Need to flatten new values as ROC expects them in this format for binary classification.
- Parameters
preds (Tensor) – predictions of the model
target (Tensor) – ground truth targets
- _compute() Tuple[torch.Tensor, torch.Tensor]¶
Compute fpr/tpr value pairs.
- Returns
Tuple containing Tensors for fpr and tpr
- generate_figure() Tuple[matplotlib.figure.Figure, str]¶
Generate a figure containing the ROC curve, the baseline and the AUROC.
- Returns
Tuple containing both the figure and the figure title to be used for logging
- Return type
Tuple[Figure, str]
- class anomalib.utils.metrics.MinMax(**kwargs)[source]¶
Bases:
torchmetrics.MetricTrack the min and max values of the observations in each batch.
- full_state_update :bool = True¶
- update(predictions: torch.Tensor) None¶
Update the min and max values.
- compute() Tuple[torch.Tensor, torch.Tensor]¶
Return min and max values.
- class anomalib.utils.metrics.OptimalF1(num_classes: int, **kwargs)[source]¶
Bases:
torchmetrics.MetricOptimal F1 Metric.
Compute the optimal F1 score at the adaptive threshold, based on the F1 metric of the true labels and the predicted anomaly scores.

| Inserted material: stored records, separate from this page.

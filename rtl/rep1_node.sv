// rep1_node: decoder of the length-8 Rep1 constituent code (frozen pattern
// 0001 1111): a length-4 repetition code on the left, a rate-1 code on the
// right, decoded in a single cycle.
//
// Rather than waiting for the repetition decision, two G blocks compute the
// right-hand LLRs for both possible decisions (beta = 0 and beta = 1) while
// the F block and the Rep block run; Sign blocks give hard decisions and the
// Rep output selects between them.  The upper half of the result is the
// selected hard-decision vector; the lower half is the same vector, inverted
// when the Rep output is 1.  Combinational: only the final 8-bit estimate is
// stored by the caller.
module rep1_node
  import polar_pkg::*;
(
  input  llr_t       alpha [8],
  output logic [7:0] beta
);
  llr_t       al [4];
  logic [3:0] h0, h1, hsel, rep_beta;
  logic       rep_bit;

  always_comb
    for (int i = 0; i < 4; i++) begin
      al[i] = f_op(alpha[i], alpha[i+4]);
      h0[i] = hard(g_op(alpha[i], alpha[i+4], 1'b0));  // G assuming beta = 0
      h1[i] = hard(g_op(alpha[i], alpha[i+4], 1'b1));  // G assuming beta = 1
    end

  rep_node #(.MAXLEN(4)) u_rep (
    .alpha(al), .len_log(3'd2), .bit_est(rep_bit), .beta(rep_beta)
  );

  logic unused_rep_beta;
  assign unused_rep_beta = ^rep_beta;

  assign hsel = rep_bit ? h1 : h0;
  assign beta = {hsel, rep_bit ? ~hsel : hsel};
endmodule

- full_state_update :bool = False¶
- update(preds: torch.Tensor, target: torch.Tensor) None¶
Update the precision-recall curve metric.
- compute() torch.Tensor¶
Compute the value of the optimal F1 score.
Compute the F1 scores while varying the threshold. Store the optimal threshold as attribute and return the maximum value of the F1 score.
- Returns
Value of the F1 score at the optimal threshold.
- reset() None¶
Reset the metric.
- class anomalib.utils.metrics.PRO(threshold: float = 0.5, **kwargs)[source]¶
Bases:
torchmetrics.MetricPer-Region Overlap (PRO) Score.
- target :List[torch.Tensor]¶
- preds :List[torch.Tensor]¶
- update(predictions: torch.Tensor, targets: torch.Tensor) None¶
Compute the PRO score for the current batch.
- compute() torch.Tensor¶
Compute the macro average of the PRO score across all regions in all batches.